TO DO:
Return exactly those lines of the material below that fall between the line holding "if (!rst_n) begin" and the line holding "input control unit.", inclusive.
SOURCE RECORDS Start Marker
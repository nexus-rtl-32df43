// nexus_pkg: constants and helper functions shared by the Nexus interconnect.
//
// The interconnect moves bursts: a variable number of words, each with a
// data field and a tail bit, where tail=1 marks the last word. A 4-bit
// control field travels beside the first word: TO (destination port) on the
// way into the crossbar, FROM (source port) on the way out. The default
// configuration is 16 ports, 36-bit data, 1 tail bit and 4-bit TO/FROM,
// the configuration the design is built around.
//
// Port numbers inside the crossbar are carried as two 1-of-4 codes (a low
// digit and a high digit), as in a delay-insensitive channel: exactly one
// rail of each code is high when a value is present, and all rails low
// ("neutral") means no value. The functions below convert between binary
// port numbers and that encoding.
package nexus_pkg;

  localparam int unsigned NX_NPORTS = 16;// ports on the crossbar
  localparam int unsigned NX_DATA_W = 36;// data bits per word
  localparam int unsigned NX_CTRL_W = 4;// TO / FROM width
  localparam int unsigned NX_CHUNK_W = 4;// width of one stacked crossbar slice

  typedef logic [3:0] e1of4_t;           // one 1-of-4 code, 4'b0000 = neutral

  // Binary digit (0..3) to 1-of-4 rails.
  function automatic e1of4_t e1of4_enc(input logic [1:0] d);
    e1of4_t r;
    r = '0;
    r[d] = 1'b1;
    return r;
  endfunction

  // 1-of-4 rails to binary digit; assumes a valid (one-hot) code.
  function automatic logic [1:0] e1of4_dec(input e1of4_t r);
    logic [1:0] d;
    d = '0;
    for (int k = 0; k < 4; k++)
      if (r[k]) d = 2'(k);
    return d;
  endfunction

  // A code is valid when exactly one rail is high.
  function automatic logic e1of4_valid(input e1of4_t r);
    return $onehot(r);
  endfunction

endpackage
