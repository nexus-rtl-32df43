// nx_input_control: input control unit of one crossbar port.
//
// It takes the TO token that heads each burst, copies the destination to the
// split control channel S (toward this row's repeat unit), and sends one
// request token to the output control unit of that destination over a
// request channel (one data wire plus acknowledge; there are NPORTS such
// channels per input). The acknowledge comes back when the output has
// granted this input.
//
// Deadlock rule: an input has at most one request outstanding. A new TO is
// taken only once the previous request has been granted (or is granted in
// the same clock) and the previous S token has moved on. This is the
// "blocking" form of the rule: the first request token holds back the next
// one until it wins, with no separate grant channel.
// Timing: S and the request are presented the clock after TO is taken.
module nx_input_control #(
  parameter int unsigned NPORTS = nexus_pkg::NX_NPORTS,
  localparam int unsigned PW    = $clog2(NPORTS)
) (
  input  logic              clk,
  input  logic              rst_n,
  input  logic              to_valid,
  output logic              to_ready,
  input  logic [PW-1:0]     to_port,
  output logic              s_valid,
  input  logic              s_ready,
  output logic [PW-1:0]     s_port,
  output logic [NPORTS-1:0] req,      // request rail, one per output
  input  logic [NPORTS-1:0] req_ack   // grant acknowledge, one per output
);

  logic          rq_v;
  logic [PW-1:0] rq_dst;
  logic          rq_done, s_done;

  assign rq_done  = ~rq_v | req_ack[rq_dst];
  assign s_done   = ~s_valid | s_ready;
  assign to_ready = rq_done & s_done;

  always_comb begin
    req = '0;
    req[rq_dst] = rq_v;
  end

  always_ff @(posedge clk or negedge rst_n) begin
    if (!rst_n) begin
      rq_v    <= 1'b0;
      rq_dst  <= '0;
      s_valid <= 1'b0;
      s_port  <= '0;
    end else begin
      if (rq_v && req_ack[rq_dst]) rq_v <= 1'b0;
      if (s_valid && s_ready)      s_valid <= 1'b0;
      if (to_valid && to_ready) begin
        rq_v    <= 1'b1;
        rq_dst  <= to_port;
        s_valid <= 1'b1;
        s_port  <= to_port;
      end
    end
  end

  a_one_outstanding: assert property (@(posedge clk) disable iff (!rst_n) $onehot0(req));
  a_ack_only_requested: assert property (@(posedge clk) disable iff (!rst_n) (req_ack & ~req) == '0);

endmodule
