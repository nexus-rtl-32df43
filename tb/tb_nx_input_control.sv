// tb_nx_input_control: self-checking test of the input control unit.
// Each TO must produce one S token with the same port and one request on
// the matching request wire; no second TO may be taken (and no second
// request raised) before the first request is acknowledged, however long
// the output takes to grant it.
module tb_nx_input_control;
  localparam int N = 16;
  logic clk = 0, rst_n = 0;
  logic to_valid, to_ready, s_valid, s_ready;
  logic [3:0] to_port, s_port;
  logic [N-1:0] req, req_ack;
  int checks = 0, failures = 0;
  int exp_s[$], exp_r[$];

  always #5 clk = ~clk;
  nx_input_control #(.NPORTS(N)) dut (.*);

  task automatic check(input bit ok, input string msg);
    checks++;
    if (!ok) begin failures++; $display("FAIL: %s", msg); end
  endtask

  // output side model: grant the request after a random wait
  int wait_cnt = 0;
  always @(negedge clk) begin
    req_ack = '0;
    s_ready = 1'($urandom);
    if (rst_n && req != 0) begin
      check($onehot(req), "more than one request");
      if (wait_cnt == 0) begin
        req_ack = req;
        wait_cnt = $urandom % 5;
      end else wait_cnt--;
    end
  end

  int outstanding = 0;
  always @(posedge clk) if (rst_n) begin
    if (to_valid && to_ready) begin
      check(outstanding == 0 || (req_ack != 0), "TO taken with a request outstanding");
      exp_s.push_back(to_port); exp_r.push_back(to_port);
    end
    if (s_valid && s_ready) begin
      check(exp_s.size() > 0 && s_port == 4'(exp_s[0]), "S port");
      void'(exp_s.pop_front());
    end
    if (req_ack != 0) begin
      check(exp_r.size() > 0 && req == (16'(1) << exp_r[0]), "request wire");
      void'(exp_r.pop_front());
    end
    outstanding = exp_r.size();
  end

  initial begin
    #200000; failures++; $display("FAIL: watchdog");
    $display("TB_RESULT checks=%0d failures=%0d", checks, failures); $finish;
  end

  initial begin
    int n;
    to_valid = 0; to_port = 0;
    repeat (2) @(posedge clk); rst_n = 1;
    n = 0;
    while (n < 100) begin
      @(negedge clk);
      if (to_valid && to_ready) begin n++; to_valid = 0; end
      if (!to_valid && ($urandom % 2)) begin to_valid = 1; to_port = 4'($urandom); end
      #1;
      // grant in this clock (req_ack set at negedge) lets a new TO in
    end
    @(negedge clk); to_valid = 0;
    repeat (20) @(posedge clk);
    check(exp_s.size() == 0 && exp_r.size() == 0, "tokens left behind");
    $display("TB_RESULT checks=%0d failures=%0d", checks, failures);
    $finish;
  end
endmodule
SOURCE RECORDS End Marker
COMPLETED TASK:
    if (!rst_n) begin
      rq_v    <= 1'b0;
      rq_dst  <= '0;
      s_valid <= 1'b0;
      s_port  <= '0;
    end else begin
      if (rq_v && req_ack[rq_dst]) rq_v <= 1'b0;
      if (s_valid && s_ready)      s_valid <= 1'b0;
      if (to_valid && to_ready) begin
        rq_v    <= 1'b1;
        rq_dst  <= to_port;
        s_valid <= 1'b1;
        s_port  <= to_port;
      end
    end
  end

  a_one_outstanding: assert property (@(posedge clk) disable iff (!rst_n) $onehot0(req));
  a_ack_only_requested: assert property (@(posedge clk) disable iff (!rst_n) (req_ack & ~req) == '0);

endmodule
repository nexus-rtl-32df43
filename tb/tb_nx_input_control.sv
// tb_nx_input_control: self-checking test of the input control unit.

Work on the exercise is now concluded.